- [ACTION ITEM]
Please give back, word for word, only the lines starting at the one containing "empty PE never" and ending at the one containing "step_hits[STEP_S_GREATER], step_hits[STEP_S_LOCKED]);" within the material below.

----- TASK INPUTS -----

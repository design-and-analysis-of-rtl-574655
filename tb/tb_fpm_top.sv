// tb_fpm_top -- end-to-end test of the whole miner at its default size
// (K = W = 4, 340 general PEs), with no parameter overrides.
//
// Several projected databases are loaded and mined one after the other:
// the small 7-transaction example over items A..D, then random databases of
// 1 to 4 items and up to 150 transactions. Each is loaded through the host
// port (MSG_CLEAR, then MSG_TXN and the items of each transaction in
// increasing order), mined by the hardware candidate generator, and the
// reported frequent patterns are compared with supports counted directly
// from the transaction list. One candidate per database is also scanned
// through the host port and its support read back, as a host that compares
// supports in software would. A last database has transactions that do not
// fit (five items on a four-level tree; five different first items for four
// level-1 PEs) and must raise overflow.
//
// The test counts how often every PE rule fires across the whole tree
// (the four WRITE steps, the SCAN steps, count injection in COUNT mode), plus
// overflow, host scans, and candidates accepted and rejected by the
// threshold; any that never happens counts as a failure.
module tb_fpm_top;
  import fpm_pkg::*;

  localparam int unsigned ITEM_W = 8;
  localparam int unsigned CNT_W  = 20;
  localparam int unsigned K      = 4;
  localparam int unsigned W      = 4;
  localparam int unsigned N      = 4;
  localparam int NPE   = num_pes(K, W);
  localparam int MAXTX = 150;

  logic                   clk = 1'b0;
  logic                   rst;
  msg_kind_e              host_kind;
  logic [ITEM_W-1:0]      host_item;
  logic                   host_ready;
  logic [CNT_W-1:0]       support;
  logic                   support_valid, count_busy, overflow;
  logic                   mine_start;
  logic [$clog2(N+1)-1:0] n_items;
  logic [CNT_W-1:0]       threshold;
  logic                   mine_done;
  logic                   pat_valid;
  logic [N-1:0]           pat_mask;
  logic [CNT_W-1:0]       pat_support;

  int checks = 0, failures = 0;

  always #5 clk = ~clk;

  fpm_top dut (.*);

  // ---------------- rule counters over all PEs ----------------
  pe_step_e pe_step   [NPE];
  logic     pe_inject [NPE];
  for (genvar l = 1; l <= W; l++) begin : mon_l
    for (genvar j = 0; j < level_size(K, l); j++) begin : mon_j
      assign pe_step[level_base(K, l) + j] = dut.u_tree.g_lvl[l].g_pe[j].u_pe.step;
      assign pe_inject[level_base(K, l) + j] =
        dut.u_tree.g_lvl[l].g_pe[j].u_pe.mode_q == MODE_COUNT &&
        dut.u_tree.g_lvl[l].g_pe[j].u_pe.in_kind != MSG_COUNT &&
        !dut.u_tree.g_lvl[l].g_pe[j].u_pe.sent_q &&
        dut.u_tree.g_lvl[l].g_pe[j].u_pe.isleaf_q &&
        dut.u_tree.g_lvl[l].g_pe[j].u_pe.full_q;
    end
  end

  int step_hits [16];
  int inject_hits = 0, overflow_hits = 0, host_scans = 0, accepted = 0, rejected = 0;

  always @(posedge clk) begin
    if (!rst) begin
      for (int p = 0; p < NPE; p++) begin
        step_hits[int'(pe_step[p])]++;
        if (pe_inject[p]) inject_hits++;
      end
    end
  end

  // ---------------- test data ----------------
  logic [N-1:0] db [MAXTX];
  int           ntx;

  function automatic int ref_support(input logic [N-1:0] s);
    int c = 0;
    for (int t = 0; t < ntx; t++) if ((db[t] & s) == s) c++;
    return c;
  endfunction

  task automatic check(input bit ok, input string what);
    checks++;
    if (!ok) begin
      failures++;
      $display("FAIL @%0t: %s", $time, what);
    end
  endtask

  task automatic send(input msg_kind_e k, input int item);
    host_kind = k;
    host_item = ITEM_W'(item);
    @(posedge clk);
    #1;
    host_kind = MSG_NONE;
    host_item = '0;
  endtask

  task automatic load_db();
    send(MSG_CLEAR, 0);
    for (int t = 0; t < ntx; t++) begin
      send(MSG_TXN, 0);
      for (int i = 0; i < N; i++) if (db[t][i]) send(MSG_ITEM, i);
    end
    repeat (2 * K * W) @(posedge clk);
    #1;
  endtask

  int reported [1 << N];
  int rep_sup  [1 << N];

  always @(posedge clk) begin
    if (pat_valid) begin
      reported[pat_mask]++;
      rep_sup[pat_mask] = int'(pat_support);
    end
  end

  task automatic mine(input int n, input int th);
    int done_cnt, cycles, exp;
    foreach (reported[i]) begin
      reported[i] = 0;
      rep_sup[i]  = 0;
    end
    n_items   = ($clog2(N+1))'(n);
    threshold = CNT_W'(th);
    mine_start = 1'b1;
    @(posedge clk);
    #1;
    mine_start = 1'b0;
    check(!host_ready, "host port closed while mining");
    done_cnt = 0;
    cycles = 1;
    while (!done_cnt) begin
      @(posedge clk);
      #1;
      cycles++;
      if (mine_done) done_cnt++;
    end
    @(posedge clk);                     // let the last pattern be recorded
    #1;
    // 1 (SCAN) + N (items) + 1 (COUNT) + 2KW+2 (collection) + 1 (decide)
    exp = ((1 << n) - 1) * (N + 2 * K * W + 5) + 1;
    check(cycles == exp, $sformatf("mining %0d items took %0d clocks, expected %0d", n, cycles, exp));
    check(host_ready, "host port open after mining");
    for (int m = 1; m < (1 << n); m++) begin
      int s;
      s = ref_support(N'(m));
      if (s >= th) begin
        accepted++;
        check(reported[m] == 1 && rep_sup[m] == s,
              $sformatf("pattern %b support %0d: reported %0d times with %0d", m[N-1:0], s, reported[m], rep_sup[m]));
      end else begin
        rejected++;
        check(reported[m] == 0, $sformatf("pattern %b support %0d < %0d reported", m[N-1:0], s, th));
      end
    end
    for (int m = (1 << n); m < (1 << N); m++) check(reported[m] == 0, "pattern outside the item range");
  endtask

  // Host-driven scan of one candidate; returns the support read back.
  task automatic host_scan(input logic [N-1:0] s);
    int t;
    send(MSG_SCAN, 0);
    for (int i = 0; i < N; i++) if (s[i]) send(MSG_ITEM, i);
    send(MSG_COUNT, 0);
    t = 1;
    while (!support_valid && t < 200) begin
      @(posedge clk);
      #1;
      t++;
    end
    host_scans++;
    check(t == 2 * K * W + 2, $sformatf("host scan latency %0d", t));
    check(int'(support) == ref_support(s), $sformatf("host scan %b: %0d, expected %0d", s, support, ref_support(s)));
  endtask

  initial begin : watchdog
    repeat (400000) @(posedge clk);
    failures++;
    $display("FAIL: watchdog");
    $display("TB_RESULT checks=%0d failures=%0d", checks, failures);
    $finish;
  end

  initial begin
    host_kind  = MSG_NONE;
    host_item  = '0;
    mine_start = 1'b0;
    n_items    = '0;
    threshold  = '0;
    rst = 1'b1;
    repeat (3) @(posedge clk);
    #1;
    rst = 1'b0;

    // The example database (A..D = items 0..3), minimum support 4.
    ntx = 7;
    db[0] = 4'b1110; db[1] = 4'b0110; db[2] = 4'b1101; db[3] = 4'b1101;
    db[4] = 4'b0111; db[5] = 4'b0111; db[6] = 4'b1011;
    load_db();
    check(!overflow, "example database fits");
    mine(4, 4);
    host_scan(4'b1010);                 // {B, D}: support 2
    host_scan(4'b1100);                 // {C, D}: support 3

    // Random projected databases.
    for (int r = 0; r < 24; r++) begin
      int n;
      n   = (r % N) + 1;
      ntx = int'($urandom_range(1, MAXTX));
      for (int t = 0; t < ntx; t++) begin
        logic [N-1:0] s;
        do s = N'($urandom) & N'((1 << n) - 1); while (s == '0);
        db[t] = s;
      end
      load_db();
      check(!overflow, "random database fits");
      mine(n, int'($urandom_range(1, ntx / 2 + 1)));
      host_scan(N'((1 << n) - 1));
    end

    // Databases that do not fit.
    ntx = 0;
    send(MSG_CLEAR, 0);
    send(MSG_TXN, 0);
    for (int i = 0; i < 5; i++) send(MSG_ITEM, i);
    repeat (2 * K * W) @(posedge clk);
    #1;
    if (overflow) overflow_hits++;
    check(overflow, "overflow: five items on four levels");
    send(MSG_CLEAR, 0);
    repeat (2) @(posedge clk);
    #1;
    check(!overflow, "overflow cleared");
    for (int i = 0; i < 5; i++) begin
      send(MSG_TXN, 0);
      send(MSG_ITEM, i);
    end
    repeat (2 * K * W) @(posedge clk);
    #1;
    if (overflow) overflow_hits++;
    check(overflow, "overflow: five first items on four level-1 PEs");

    // Every mechanism must have happened.
    check(step_hits[STEP_W_STORE]   > 0, "WRITE store never happened");
    check(step_hits[STEP_W_MATCH]   > 0, "WRITE match never happened");
    check(step_hits[STEP_W_SIBLING] > 0, "WRITE pass to sibling never happened");
    check(step_hits[STEP_W_CHILD]   > 0, "WRITE pass to child never happened");
    check(step_hits[STEP_S_EMPTY]   > 0, "SCAN empty PE never happened");
    check(step_hits[STEP_S_MATCH]   > 0, "SCAN match never happened");
    check(step_hits[STEP_S_LESS]    > 0, "SCAN door closing never happened");
    check(step_hits[STEP_S_GREATER] > 0, "SCAN larger item never happened");
    check(step_hits[STEP_S_LOCKED]  > 0, "SCAN match behind closed door never happened");
    check(inject_hits   > 0, "COUNT injection never happened");
    check(overflow_hits > 0, "overflow never happened");
    check(host_scans    > 0, "host scan never happened");
    check(accepted      > 0, "no candidate reached the threshold");
    check(rejected      > 0, "no candidate was below the threshold");
    $display("rule hits: W store %0d, W match %0d, W sibling %0d, W child %0d",
             step_hits[STEP_W_STORE], step_hits[STEP_W_MATCH], step_hits[STEP_W_SIBLING], step_hits[STEP_W_CHILD]);
    $display("rule hits: S empty %0d, S match %0d, S less %0d, S greater %0d, S locked %0d",
             step_hits[STEP_S_EMPTY], step_hits[STEP_S_MATCH], step_hits[STEP_S_LESS],
             step_hits[STEP_S_GREATER], step_hits[STEP_S_LOCKED]);
    $display("count injections %0d, overflows %0d, host scans %0d, accepted %0d, rejected %0d",
             inject_hits, overflow_hits, host_scans, accepted, rejected);

    $display("TB_RESULT checks=%0d failures=%0d", checks, failures);
    $finish;
  end

endmodule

-----

- [EXERCISE RESULT]
    check(step_hits[STEP_S_EMPTY]   > 0, "SCAN empty PE never happened");
    check(step_hits[STEP_S_MATCH]   > 0, "SCAN match never happened");
    check(step_hits[STEP_S_LESS]    > 0, "SCAN door closing never happened");
    check(step_hits[STEP_S_GREATER] > 0, "SCAN larger item never happened");
    check(step_hits[STEP_S_LOCKED]  > 0, "SCAN match behind closed door never happened");
    check(inject_hits   > 0, "COUNT injection never happened");
    check(overflow_hits > 0, "overflow never happened");
    check(host_scans    > 0, "host scan never happened");
    check(accepted      > 0, "no candidate reached the threshold");
    check(rejected      > 0, "no candidate was below the threshold");
    $display("rule hits: W store %0d, W match %0d, W sibling %0d, W child %0d",
             step_hits[STEP_W_STORE], step_hits[STEP_W_MATCH], step_hits[STEP_W_SIBLING], step_hits[STEP_W_CHILD]);
    $display("rule hits: S empty %0d, S match %0d, S less %0d, S greater %0d, S locked %0d",
             step_hits[STEP_S_EMPTY], step_hits[STEP_S_MATCH], step_hits[STEP_S_LESS],
             step_hits[STEP_S_GREATER], step_hits[STEP_S_LOCKED]);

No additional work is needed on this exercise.